In listening to these lectures, many of which contain Q&A sessions, I got to spend nearly 23 hours with Ayn Rand. Although I’ve seen/heard various interviews with her and heard her answer questions for some of Leonard Peikoff’s lecture courses, I’ve never had a full dose before. It was a wondrous delight.
Even though I was familiar with many of the lectures in essay form, Ayn Rand’s tone and emphasis added richness to the bare words on the page. (I also like consuming intellectual material in both written and audio formats, as I find that I glean new insights from each.) The reactions of the audience to Ayn Rand’s sharp rhetorical points are also absent from the printed page. As periodic lectures in chronological order, the set was something of a lesson in the modern political history of America. Ayn Rand’s clarity of thought, passionate commitment to ideas, and respect for her audience were evident in her answers to questions.
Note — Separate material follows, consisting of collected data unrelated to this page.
# An X.25 co-processor in SystemVerilog

A host that speaks X.25 spends most of its protocol effort on a small number of
repetitive jobs. These include framing bits on the line, computing check
sequences, moving data between the line and memory, keeping timers and
juggling buffers. This design moves those jobs into a co-processor that sits
next to the host on a shared memory.

The organising idea is that **all data lives in one shared memory, in linked
lists of buffers, and the units only ever hand each other pointers**. Every
unit works on its own and in parallel with the others. Units talk through
*service primitives* in the OSI sense: a set of parameter registers plus a
one-bit *primitive control block* (PCB) that says "a primitive is pending".
The bit-level work of level 2 (flags, zero insertion, frame check sequence,
aborts) is done in hardware at line speed. On the receive side this work turns
a bit stream into a buffer chain. On the transmit side it turns a buffer chain
back into a bit stream. Everything above that level works on whole frames and
pointers, on frame time instead of bit time.

```
             host  <── attention / interrupt ──>  hiu ──┐
  layer 3 <── commands / responses ── buf_link <──┘     │
                                         │  └───────────┤
  high level 2 ──PCB──> ll2_tx ──PCB──> layer 1         │
  (LAPB, outside)       │   ▲                           │
                        │   └─ ll2_tx_mem ──────────────┤
                        │                               ├──> miu ──> memory bus
  high level 2 <──PCB── ll2_rx_mem <── ll2_rx <──PCB── layer 1
                        │                               │
                        └── buf_mgr ────────────────────┤
  high level 2 / layer 3 ── timer_unit                  │
  high level 2 / layer 3 ── external memory port ───────┘
```

The top level is `x25_coproc`. High level 2 (the LAPB procedures, run by a
micro-controller), layer 3, layer 1 (line drivers and bit clock) and the host
are outside the chip. Their signals are the ports of the top.

## Memory, buffers and descriptors
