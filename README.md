# A byte cipher built from reversible gates, with random 4-bit keys

This design encrypts 8-bit words with a small circuit made almost entirely of
reversible logic gates: SCL, Toffoli, Fredkin and CNOT (Feynman) gates. A
reversible gate maps its inputs one-to-one onto its outputs, so nothing is
lost on the way through. That is the reason to build a cipher from them: every
stage can be undone, and decryption is just the same gates in reverse order.
Secrecy comes from one 4-bit key, which is XORed onto both halves of the word
as the last encryption step. A fresh key is drawn for every word, and the
sender and the receiver share it.

The intended use is a binary image: 0/1 pixels, with a 32-bit watermark hidden
in the 3rd and 4th least significant bits. Eight pixels form one word, and the
words stream through the cipher one per clock. The watermarking and the image
handling are done in software before and after the hardware. Only the test
bench models them.

## The encryption path

```
            +-----+ A,B,C +---------+   +---------+   +-----+
 i[7:4] --->| SCL |------>| Toffoli |-->| Fredkin |-->| XOR |---> e[7:4]
            |     |-+     +---------+   +---------+ +>|  k  |
            +-----+ |S                  CNOT A ---+  +-----+
                    +--> +------+                     (4th line)
                         | CNOT |
                    +--> +------+
            +-----+ |S              CNOT A^B ---+    +-----+
 i[3:0] --->| SCL |-+     +---------+   +---------+ +>| XOR |---> e[3:0]
            |     |------>| Toffoli |-->| Fredkin |-->|  k  |
            +-----+ A,B,C +---------+   +---------+   +-----+
                                                     (CNOT on 1st line)
```

Each half of the word goes through its own SCL gate. The SCL gate's first
three outputs go through a Toffoli gate and then a Fredkin gate. The fourth
SCL output of each half feeds a single CNOT gate, which couples the two
halves. Each XOR stage then takes three Fredkin lines and one CNOT line, and
XORs them with the same 4-bit key `k`:

| ciphertext bits | source                                   |
|-----------------|------------------------------------------|
| `e[7:5]`        | upper Fredkin outputs P,Q,R XOR `k[3:1]` |
| `e[4]`          | CNOT output A (upper SCL's S) XOR `k[0]` |
| `e[3]`          | CNOT output A^B XOR `k[3]`               |
| `e[2:0]`        | lower Fredkin outputs P,Q,R XOR `k[2:0]` |

The gate equations used are the standard ones:

| gate        | outputs                                        |
|-------------|------------------------------------------------|
| SCL (4x4)   | P=A, Q=B, R=C, S=(A\|B\|C)^D                   |
| Toffoli     | P=A, Q=B, R=(A&B)^C                            |
| Fredkin     | P=A, Q = A ? C : B, R = A ? B : C              |
| CNOT        | P=A, Q=A^B                                     |

Each of them is its own inverse. In one half, a Toffoli gate followed by a
Fredkin gate reduces to `(a, b, c) -> (a, a ? b^c : b, a ? b : c)`. The test
benches use this closed form as their independent reference model.

## The decryption path

`rlgcd_decrypt` runs the path in mirror image:

1. XOR both halves with the key.
2. Send lines 1 to 3 of the upper half and lines 2 to 4 of the lower half
   through a Fredkin gate and then a Toffoli gate.
3. Send the two remaining lines through the CNOT (Feynman) gate.
4. Finish each half with an SCL gate, using the Feynman gate's outputs as the
   D inputs.

Each gate undoes itself and the stages come in reverse order, so the output
equals the plaintext exactly when the key matches. With a wrong key, no word
comes back correctly: the keyless part is a bijection, and a non-zero
`{Δk, Δk}` changes its input.

Note what the key does and does not do. The key enters only through the final
XOR. For a fixed plaintext, two ciphertexts under keys `k1` and `k2`
therefore always differ by exactly `{k1^k2, k1^k2}`. The original design's
published simulation shows the same relation. The cipher is a teaching-scale
construction with a 4-bit key, not a strong cipher.

## Random keys

`random_key_gen` is a 16-bit maximal-length LFSR
(x^16 + x^14 + x^13 + x^11 + 1, period 65,535). Its four low bits are the key,
so all sixteen key values occur at almost equal rates. Other supported widths
are 4, 8 and 32 bits. The state steps once per clock while `key_next` is high,
and a synchronous, active-low reset reloads `SEED` (default `16'hACE1`). The
original design only asks for "a random 4-bit key". The LFSR is this
implementation's choice of the simplest synthesizable source.

## Top level and timing

`rlgcd_top` connects the key generator, the encryptor and the decryptor. The
decryptor takes the encryptor's output and the same key, so the one module
shows both ends of the link:

| port       | dir | width | meaning                                   |
|------------|-----|-------|-------------------------------------------|
| `clk`      | in  | 1     | clock (only the key generator uses it)    |
| `rst_n`    | in  | 1     | synchronous active-low reset              |
| `key_next` | in  | 1     | step to a new key at the next rising edge |
| `plain_i`  | in  | 8     | plaintext word (8 binary pixels)          |
| `key_o`    | out | 4     | current key                               |
| `cipher_o` | out | 8     | ciphertext                                |
| `plain_o`  | out | 8     | decrypted word, equal to `plain_i`        |

The cipher datapath has no registers. A word is encrypted and decrypted within
the cycle in which it is applied, so the throughput is one word per clock with
no latency. Hold `key_next` high to get a new key for every word.

Parameters: `LFSR_W` (16) and `SEED` (`16'hACE1`), on both `rlgcd_top` and
`random_key_gen`. The word width (8) and the key width (4) are fixed by the
gate structure and live in `rlgcd_pkg`.

## Files

| file                     | contents                                              |
|--------------------------|-------------------------------------------------------|
| `rtl/rlgcd_pkg.sv`       | widths and word/nibble/key types                      |
| `rtl/scl_gate.sv`, `rtl/toffoli_gate.sv`, `rtl/fredkin_gate.sv`, `rtl/cnot_gate.sv` | the four reversible gates |
| `rtl/key_xor.sv`         | 4-bit key XOR stage                                   |
| `rtl/rlgcd_encrypt.sv`   | encryption block                                      |
| `rtl/rlgcd_decrypt.sv`   | decryption block                                      |
| `rtl/random_key_gen.sv`  | LFSR key source                                       |
| `rtl/rlgcd_top.sv`       | top level                                             |
| `tb/rlgcd_ref_pkg.sv`    | closed-form reference models (cipher, inverse, LFSR)  |
| `tb/tb_<module>.sv`      | one self-checking test bench per module               |
| `tb/tb_rlgcd_fig6.sv`    | replays the published 11-word simulation sequence     |
| `tb/tb_random_key_gen_widths.sv` | periods of the 4- and 8-bit LFSRs, steps of the 32-bit one |

What the test benches check:

- **Gates:** exhaustive truth tables, plus reversibility.
- **Cipher blocks:** all 4,096 word/key pairs against the reference model.
  They also check that each key gives a bijection, that decryption round-trips,
  and that a wrong key never decrypts.
- **Key generator:** a full 65,535-step period against a model LFSR, with a
  histogram of the key values.
- **`tb_rlgcd_top`:** runs at the default parameters. It builds a 64x64 binary
  image and embeds a 32-bit watermark (bits 3 and 2 of the first 16 words). It
  streams the image with a new key per word, then checks the recovered image,
  the recovered watermark and the one-word-per-cycle rate. It also exercises
  key hold, a mid-stream reset and a fixed-plaintext run. Each of these
  mechanisms must occur at least once.

Every test bench prints `TB_RESULT checks=N failures=M`.

## Simulating

With Verilator 5, from the directory that holds `rtl/` and `tb/`:

```
verilator --binary --timing --timescale 1ns/1ps -y rtl -y tb \
    rtl/rlgcd_pkg.sv tb/rlgcd_ref_pkg.sv tb/tb_rlgcd_top.sv \
    --top-module tb_rlgcd_top -o sim
./obj_dir/sim
```

Replace `tb_rlgcd_top` with any other test bench name. Every test bench
finishes in well under a second.

## Where this implementation departs from, or fills in, the original design

- **Gate equations.** The original names the SCL, Toffoli, Fredkin and CNOT
  gates but gives no equations for them. The standard definitions above are
  used.
- **Published ciphertexts.** The original's simulation lists ciphertexts such
  as `11111111` under key `0001` giving `11101100`. These gate definitions do
  not reproduce them: here an all-ones word yields two ones per half before
  the key, where the published values need `1111` and `1101`. What does match
  is the key dependence: the pairwise differences of the published
  ciphertexts equal those of this design, and `tb_rlgcd_fig6` checks them.
  The decrypted words equal the plaintext, as in the original.
- **Line order.** The original does not give the bit order inside a half,
  which CNOT input is the control, or where the CNOT lines enter the XOR
  stages. Here the upper half takes `i[7:4]` and the lower half takes
  `i[3:0]`, each as A,B,C,D. The upper SCL output is the CNOT control. The
  CNOT lines enter the upper XOR stage last and the lower XOR stage first,
  following the block diagram. In that diagram the lower SCL's line to the
  CNOT is drawn from its top output. The text says it is the last output,
  and the text is followed.
- **Key source.** The original says only that the key is random. The LFSR,
  its width, its seed and the `key_next` strobe are this implementation's
  choices.
- **Resources.** The original reports 4 LUTs, 17 I/O pins and no flip-flops
  on a Spartan-3E for its build. This top has 31 I/O bits, about 34 gates for
  the two cipher blocks and 16 flip-flops for the key generator. It still
  fits the quoted device easily (1,920 LUTs, 66 I/Os), but it is not the same
  netlist.
- **Not hardware here.** Image reading, grey-scale and binary conversion,
  watermark embedding and the text files that carry the data belong to the
  software flow. `tb_rlgcd_top` generates its own image and watermark in
  place of that flow.
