// rlgcd_pkg: widths and types shared by the reversible-gate cipher.
//
// The cipher works on 8-bit words (eight binary pixels of a watermarked
// image) split into two 4-bit nibbles, and uses a 4-bit key that is XORed
// onto each nibble. These widths are the ones the design is defined for.
package rlgcd_pkg;

  localparam int unsigned DATA_W = 8;  // plaintext / ciphertext word
  localparam int unsigned NIB_W  = 4;  // one half of a word, one SCL gate
  localparam int unsigned KEY_W  = 4;  // key XORed onto each half

  typedef logic [DATA_W-1:0] word_t;
  typedef logic [NIB_W-1:0]  nibble_t;
  typedef logic [KEY_W-1:0]  key_t;

endpackage : rlgcd_pkg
Ayn Rand’s first two lectures, “The Intellectual Bankruptcy of Our Age” and “America’s Persecuted Minority: Big Business,” were particularly well-suited to her (initially) liberal audience. So I decided to listen to them with my pre-Ayn Rand high school ears.
In many ways, I was so very ripe for Objectivism in high school: I was committed to reason and to individualism, albeit in a clumsy way. I was a life-long atheist seeking a better morality than the watered-down Christianity of secular humanism. I had no altruistic impulses, nor altruistic guilt. However, I was also a committed liberal. I even bordered on socialism at times. I had no understanding of capitalism whatsoever; if anything, I associated it with the corrupt dictatorships of Latin America. I was also completely ignorant of the economics and history of socialism; I thought that it would bring the sort of wealth and prosperity that we enjoy in the United States to all (!!).
So in listening to these two lectures, as well as the somewhat later “What is Capitalism?” lecture, I tried to put myself in my own past shoes, to gauge how I would have reacted to these lectures had I heard them in high school.
Without a doubt, I would have been completely and totally blown away. My liberalism would have been destroyed forever in just fifty minutes. My trek to Objectivism would have only been a matter of time. I must admit, that very much surprised me. (It was a discovery worth the price of the lectures, I think.)
As smaller gems, all of the questions that Ayn Rand answered year after year on abortion finally helped me understand why she placed so much emphasis on abortion rights. He answers to the always-asked questions about the Libertarians were also illuminating, although usually quite brief. In one of the later lectures, she spoke about how they stole her ideas, ripped them from their philosophic foundation, and then attacked her more viciously than anyone else. She discussed the primitive subjectivism underlying their advocacy of liberty. She also mentioned the danger of being associated with “cranks,” which reminded me of this excellent post by the now-more-noumenal-than-ever Noumenal Self.
Her final lecture on “The Age of Mediocrity” struck a very contemporary chord, in that she spoke at length on the long-term danger posed by Ronald Regan’s embrace of religion, despite some likely short-term economic and foreign policy gains. (Sound familiar?)
Finally, I should say that those who wish for some small first-hand glimpse of the real Ayn Rand, undistorted by ax-grinding critics, will find these lectures to be an invaluable treasure.